Start of DATA SUPPLIED

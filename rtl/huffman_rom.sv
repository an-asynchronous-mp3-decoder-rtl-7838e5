// huffman_rom: direct-lookup Huffman code ROM of the SCALE&HUFFMAN decoder.
//
// The decoder presents the next 6 bits of the stream (MSB = next bit) and
// the table number; the ROM answers in the same cycle with the decoded
// values and the code length. Big-value tables return a pair (x, y), the
// count1 tables (quad = 1) return a quadruple v,w,x,y in x[1],x[0],y[1],y[0].
// Sign bits and linbits are not part of the code and are handled by the
// decoder.
//
// Contents are the ISO 11172-3 Layer III tables 0, 1, 2 and 3 and the
// count1 tables A and B. The other big-value tables (5-24, with linbits)
// are not held: for them 'supported' is low.
module huffman_rom (
  input  logic [4:0] table_sel,   // big-value table number
  input  logic       quad,        // 1: count1 table
  input  logic       quad_b,      // count1 table B (else A)
  input  logic [5:0] bits,        // next 6 stream bits, bits[5] first
  output logic       supported,
  output logic [1:0] x,
  output logic [1:0] y,
  output logic [2:0] len
);
  always_comb begin
    supported = 1'b1;
    x = '0;
    y = '0;
    len = '0;
    if (quad) begin
      if (quad_b) begin
        // table B: fixed 4-bit code, inverted vwxy
        {x, y} = ~bits[5:2];
        len = 3'd4;
      end else begin
        casez (bits)
          6'b1?????: begin {x, y} = 4'b0000; len = 3'd1; end
          6'b0101??: begin {x, y} = 4'b0001; len = 3'd4; end
          6'b0100??: begin {x, y} = 4'b0010; len = 3'd4; end
          6'b00101?: begin {x, y} = 4'b0011; len = 3'd5; end
          6'b0110??: begin {x, y} = 4'b0100; len = 3'd4; end
          6'b000101: begin {x, y} = 4'b0101; len = 3'd6; end
          6'b00100?: begin {x, y} = 4'b0110; len = 3'd5; end
          6'b000100: begin {x, y} = 4'b0111; len = 3'd6; end
          6'b0111??: begin {x, y} = 4'b1000; len = 3'd4; end
          6'b00011?: begin {x, y} = 4'b1001; len = 3'd5; end
          6'b00110?: begin {x, y} = 4'b1010; len = 3'd5; end
          6'b000000: begin {x, y} = 4'b1011; len = 3'd6; end
          6'b00111?: begin {x, y} = 4'b1100; len = 3'd5; end
          6'b000010: begin {x, y} = 4'b1101; len = 3'd6; end
          6'b000011: begin {x, y} = 4'b1110; len = 3'd6; end
          default:   begin {x, y} = 4'b1111; len = 3'd6; end  // 000001
        endcase
      end
    end else begin
      case (table_sel)
        5'd0: len = 3'd0;
        5'd1: casez (bits)
          6'b1?????: begin x = 2'd0; y = 2'd0; len = 3'd1; end
          6'b01????: begin x = 2'd1; y = 2'd0; len = 3'd2; end
          6'b001???: begin x = 2'd0; y = 2'd1; len = 3'd3; end
          default:   begin x = 2'd1; y = 2'd1; len = 3'd3; end
        endcase
        5'd2: casez (bits)
          6'b1?????: begin x = 2'd0; y = 2'd0; len = 3'd1; end
          6'b011???: begin x = 2'd1; y = 2'd0; len = 3'd3; end
          6'b010???: begin x = 2'd0; y = 2'd1; len = 3'd3; end
          6'b001???: begin x = 2'd1; y = 2'd1; len = 3'd3; end
          6'b00011?: begin x = 2'd2; y = 2'd0; len = 3'd5; end
          6'b00010?: begin x = 2'd2; y = 2'd1; len = 3'd5; end
          6'b00001?: begin x = 2'd1; y = 2'd2; len = 3'd5; end
          6'b000001: begin x = 2'd0; y = 2'd2; len = 3'd6; end
          default:   begin x = 2'd2; y = 2'd2; len = 3'd6; end
        endcase
        5'd3: casez (bits)
          6'b11????: begin x = 2'd0; y = 2'd0; len = 3'd2; end
          6'b10????: begin x = 2'd0; y = 2'd1; len = 3'd2; end
          6'b01????: begin x = 2'd1; y = 2'd1; len = 3'd2; end
          6'b001???: begin x = 2'd1; y = 2'd0; len = 3'd3; end
          6'b00011?: begin x = 2'd2; y = 2'd0; len = 3'd5; end
          6'b00010?: begin x = 2'd2; y = 2'd1; len = 3'd5; end
          6'b00001?: begin x = 2'd1; y = 2'd2; len = 3'd5; end
          6'b000001: begin x = 2'd0; y = 2'd2; len = 3'd6; end
          default:   begin x = 2'd2; y = 2'd2; len = 3'd6; end
        endcase
        default: supported = 1'b0;
      endcase
    end
  end
endmodule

End of DATA SUPPLIED

= INSTRUCTIONS FOR THE TASK =
Write out the records above exactly as given.

= RESPONSE AREA =
filename rtl/huffman_rom.sv
repository an-asynchronous-mp3-decoder-rtl-7838e5
// huffman_rom: direct-lookup Huffman code ROM of the SCALE&HUFFMAN decoder.
//
// The decoder presents the next 6 bits of the stream (MSB = next bit) and
// the table number; the ROM answers in the same cycle with the decoded
// values and the code length. Big-value tables return a pair (x, y), the
// count1 tables (quad = 1) return a quadruple v,w,x,y in x[1],x[0],y[1],y[0].
// Sign bits and linbits are not part of the code and are handled by the
// decoder.
//
// Contents are the ISO 11172-3 Layer III tables 0, 1, 2 and 3 and the
// count1 tables A and B. The other big-value tables (5-24, with linbits)
// are not held: for them 'supported' is low.
module huffman_rom (
  input  logic [4:0] table_sel,   // big-value table number
  input  logic       quad,        // 1: count1 table
  input  logic       quad_b,      // count1 table B (else A)
  input  logic [5:0] bits,        // next 6 stream bits, bits[5] first
  output logic       supported,
  output logic [1:0] x,
  output logic [1:0] y,
  output logic [2:0] len
);
  always_comb begin
    supported = 1'b1;
    x = '0;
    y = '0;
    len = '0;
    if (quad) begin
      if (quad_b) begin
        // table B: fixed 4-bit code, inverted vwxy
        {x, y} = ~bits[5:2];
        len = 3'd4;
      end else begin
        casez (bits)
          6'b1?????: begin {x, y} = 4'b0000; len = 3'd1; end
          6'b0101??: begin {x, y} = 4'b0001; len = 3'd4; end
          6'b0100??: begin {x, y} = 4'b0010; len = 3'd4; end
          6'b00101?: begin {x, y} = 4'b0011; len = 3'd5; end
          6'b0110??: begin {x, y} = 4'b0100; len = 3'd4; end
          6'b000101: begin {x, y} = 4'b0101; len = 3'd6; end
          6'b00100?: begin {x, y} = 4'b0110; len = 3'd5; end
          6'b000100: begin {x, y} = 4'b0111; len = 3'd6; end
          6'b0111??: begin {x, y} = 4'b1000; len = 3'd4; end
          6'b00011?: begin {x, y} = 4'b1001; len = 3'd5; end
          6'b00110?: begin {x, y} = 4'b1010; len = 3'd5; end
          6'b000000: begin {x, y} = 4'b1011; len = 3'd6; end
          6'b00111?: begin {x, y} = 4'b1100; len = 3'd5; end
          6'b000010: begin {x, y} = 4'b1101; len = 3'd6; end
          6'b000011: begin {x, y} = 4'b1110; len = 3'd6; end
          default:   begin {x, y} = 4'b1111; len = 3'd6; end  // 000001
        endcase
      end
    end else begin
      case (table_sel)
        5'd0: len = 3'd0;
        5'd1: casez (bits)
          6'b1?????: begin x = 2'd0; y = 2'd0; len = 3'd1; end
          6'b01????: begin x = 2'd1; y = 2'd0; len = 3'd2; end
          6'b001???: begin x = 2'd0; y = 2'd1; len = 3'd3; end
          default:   begin x = 2'd1; y = 2'd1; len = 3'd3; end
        endcase
        5'd2: casez (bits)
          6'b1?????: begin x = 2'd0; y = 2'd0; len = 3'd1; end
          6'b011???: begin x = 2'd1; y = 2'd0; len = 3'd3; end
          6'b010???: begin x = 2'd0; y = 2'd1; len = 3'd3; end
          6'b001???: begin x = 2'd1; y = 2'd1; len = 3'd3; end
          6'b00011?: begin x = 2'd2; y = 2'd0; len = 3'd5; end
          6'b00010?: begin x = 2'd2; y = 2'd1; len = 3'd5; end
          6'b00001?: begin x = 2'd1; y = 2'd2; len = 3'd5; end
          6'b000001: begin x = 2'd0; y = 2'd2; len = 3'd6; end
          default:   begin x = 2'd2; y = 2'd2; len = 3'd6; end
        endcase
        5'd3: casez (bits)
          6'b11????: begin x = 2'd0; y = 2'd0; len = 3'd2; end
          6'b10????: begin x = 2'd0; y = 2'd1; len = 3'd2; end
          6'b01????: begin x = 2'd1; y = 2'd1; len = 3'd2; end
          6'b001???: begin x = 2'd1; y = 2'd0; len = 3'd3; end
          6'b00011?: begin x = 2'd2; y = 2'd0; len = 3'd5; end
          6'b00010?: begin x = 2'd2; y = 2'd1; len = 3'd5; end
          6'b00001?: begin x = 2'd1; y = 2'd2; len = 3'd5; end
          6'b000001: begin x = 2'd0; y = 2'd2; len = 3'd6; end
          default:   begin x = 2'd2; y = 2'd2; len = 3'd6; end
        endcase
        default: supported = 1'b0;
      endcase
    end
  end
endmodule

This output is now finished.